Di anak tangga kristal es, binatang raksasa berwarna hitam dan merah itu meraung terus menerus, sementara Kura-kura Naga dan Kun di bawahnya mengangguk sebagai respons. Bahkan Ular pun mendengarkan dengan penuh antusias. Ia tidak pernah membayangkan bahwa pertempuran dapat didekati dengan cara ini. Strategi sebelumnya untuk menyerbu secara gegabah kini tampak kasar.
Dibandingkan dengan makhluk-makhluk raksasa berlogat daerah itu, Naga Perak di belakang mereka tampak sedikit lebih tenang. Namun, bahkan mata naganya pun berbinar dengan pemahaman yang baru.
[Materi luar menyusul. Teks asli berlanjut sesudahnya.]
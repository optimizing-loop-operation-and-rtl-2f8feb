// tb_mac_unit: random accumulations of 1 to 20 products, checked against a
// 30-bit wrapping reference after every step and at every `last`.
module tb_mac_unit;
  import cnn_pkg::*;
  logic clk = 1'b0, rst = 1'b1;
  logic en = 1'b0, first = 1'b0, last = 1'b0;
  pixel_t px = '0;
  weight_t wt = '0;
  psum_t acc, result;
  int checks = 0, failures = 0;

  always #5 clk = ~clk;
  mac_unit dut (.*);

  initial begin
    repeat (20000) @(posedge clk);
    failures++;
    $display("TB_RESULT checks=%0d failures=%0d", checks, failures);
    $finish;
  end

  function automatic psum_t wrap(longint v);
    return psum_t'(v);
  endfunction

  initial begin
    longint model;
    psum_t res_model;
    @(negedge clk) rst = 1'b0;
    for (int t = 0; t < 200; t++) begin
      automatic int n = int'($urandom_range(20, 1));
      model = 0;
      for (int i = 0; i < n; i++) begin
        @(negedge clk);
        en = ($urandom_range(3) != 0);
        while (!en) begin
          // idle cycles must not change the sum
          @(negedge clk);
          en = ($urandom_range(3) != 0);
        end
        first = (i == 0);
        last  = (i == n - 1);
        px = pixel_t'($urandom);
        if (t < 5) px = (t % 2) ? 16'sh7fff : -16'sh8000;  // extreme values wrap the sum
        wt = weight_t'($urandom);
        model += longint'(px) * longint'(wt);
        @(posedge clk);
        #1;
        checks++;
        if (acc != wrap(model)) begin
          failures++;
          $display("acc %0d expected %0d", acc, wrap(model));
        end
      end
      @(negedge clk);
      en = 1'b0;
      res_model = wrap(model);
      checks++;
      if (result != res_model) begin
        failures++;
        $display("result %0d expected %0d", result, res_model);
      end
    end
    $display("TB_RESULT checks=%0d failures=%0d", checks, failures);
    $finish;
  end
endmodule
Ia tidak pernah menyangka Binatang Petir itu memiliki pengetahuan seperti itu.
Betapa cerdiknya Thunder Fiery. Padahal Naga itu seharusnya menjadi pewaris “jenius” dari warisan makhluk raksasa mitos.
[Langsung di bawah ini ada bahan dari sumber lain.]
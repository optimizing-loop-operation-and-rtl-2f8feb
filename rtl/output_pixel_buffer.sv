// output_pixel_buffer: banked on-chip store of the output feature maps.
//
// PIY banks. Output row r of a map lives in bank r mod PIY at row index
// r / PIY; a word holds PIX neighbouring pixels of a row. Word address =
// (map * out_rows_per_bank + row_index) * out_words_per_row + word. With this
// layout the PE array drain writes the PIY rows of a tile in one cycle per
// output map, and the pooling unit reads two vertically adjacent rows in one
// cycle. Each bank has one whole-word write port and one read port with
// its own address; reads are synchronous (data one cycle after the address).
// The banking is this design's choice; the buffer itself is the
// architecture's output pixel buffer.
module output_pixel_buffer
  import cnn_pkg::*;
#(
  parameter int unsigned PIX   = 14,
  parameter int unsigned PIY   = 14,
  parameter int unsigned DEPTH = 2048,
  localparam int unsigned AW   = $clog2(DEPTH)
) (
  input  logic          clk,
  input  logic          wr_en   [PIY],
  input  logic [AW-1:0] wr_addr [PIY],
  input  pixel_t        wr_data [PIY][PIX],
  input  logic [AW-1:0] rd_addr [PIY],
  output pixel_t        rd_data [PIY][PIX]
);
  for (genvar b = 0; b < PIY; b++) begin : g_bank
    pixel_t mem [DEPTH][PIX];

    always_ff @(posedge clk) begin
      if (wr_en[b]) mem[wr_addr[b]] <= wr_data[b];
      rd_data[b] <= mem[rd_addr[b]];
    end
  end
endmodule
Setelah meraung selama lebih dari satu jam, Binatang Petir akhirnya menarik napas, menghembuskan api emas panas sambil menggeram. Meraung! Baiklah, serang dan bawa kembali Kristal Kehidupan.
Meraung! Serang! Aku ingin menjadi lebih kuat…
Cicit! Bunuh! Bawa kembali Kristal Kehidupan untuk Petir Berapi!
Meraung! Dan untuk Baxia!
Dengan raungan yang menggema, makhluk-makhluk kolosal bermutasi yang bersemangat itu bergegas keluar dari Istana Naga ke segala arah.
Setelah masing-masing monster raksasa pergi, Binatang Petir kembali ke Istana Badai Es untuk mulai mengajari Naga Perak dasar-dasar rune pembatas medan gaya, seperti yang telah dijanjikan sebelumnya.
Sementara itu, lautan di sekitarnya mulai bergejolak dengan aktivitas yang dahsyat.
Ledakan!
Pada kedalaman seratus meter di bawah permukaan laut, seekor hiu paus sepanjang sembilan belas meter tersapu oleh sirip Kun yang menyerupai sayap, sisiknya hancur dan darah mengalir keluar.
Cicit, cicit, cicit! Sepertinya kamu berada di tahap akhir level 4, bukan puncak. Tidak berguna!
Dengan itu, tubuh Kun yang besar berbalik dan menyelam lebih dalam ke laut, meninggalkan hiu paus yang kebingungan karena mengira dirinya akan segera mati.
Meraung, meraung! Ini bahkan belum mencapai level puncak 5. Tidak berguna.
Ratusan meter di bawah permukaan laut, Kura-kura Naga memuntahkan beberapa ton daging dan darah dari mulutnya dengan ekspresi jijik. Tubuhnya yang besar berputar disertai gemuruh dan merayap di dasar laut.
Setelah mempelajari perbedaan antar level, mereka membutuhkan lebih banyak waktu untuk berlatih sebelum dapat secara akurat membedakan apa yang menjadi level puncak di tingkatan mereka.
Makhluk mutan berbentuk ikan todak sepanjang 29 meter tergeletak tenang di dasar laut, darah menyembur seperti air mancur dari luka besar di bawah lehernya. Di matanya yang terbuka lebar, dipenuhi rasa takut dan kebingungan di saat-saat terakhirnya, ia tidak mengerti mengapa dirinya menjadi tidak berguna.
Cicit, cicit, cicit!
Empat paus orca dewasa mengelilingi puluhan ikan bermutasi, yang panjangnya berkisar antara sepuluh hingga lima belas meter, terus-menerus menyerang dan memisahkan mereka. Setelah menyebar ikan-ikan tersebut, paus orca dengan cepat membunuh ikan-ikan yang mereka anggap berada pada tingkat populasi puncak.
Berbeda dengan Kun dan Naga Kura-kura, yang menebar malapetaka di lautan sekitarnya, Ular itu menuju lebih jauh ke laut dalam, bersiap untuk memburu binatang raksasa yang levelnya 7 atau lebih tinggi. Seperti yang telah disebutkan oleh Binatang Petir sebelumnya, semakin besar ukuran dan semakin tinggi level makhluk transenden, semakin banyak energi kehidupan yang mereka miliki di dalamnya.
Sudah saatnya membalas budi Ao Ba karena telah memberinya nama.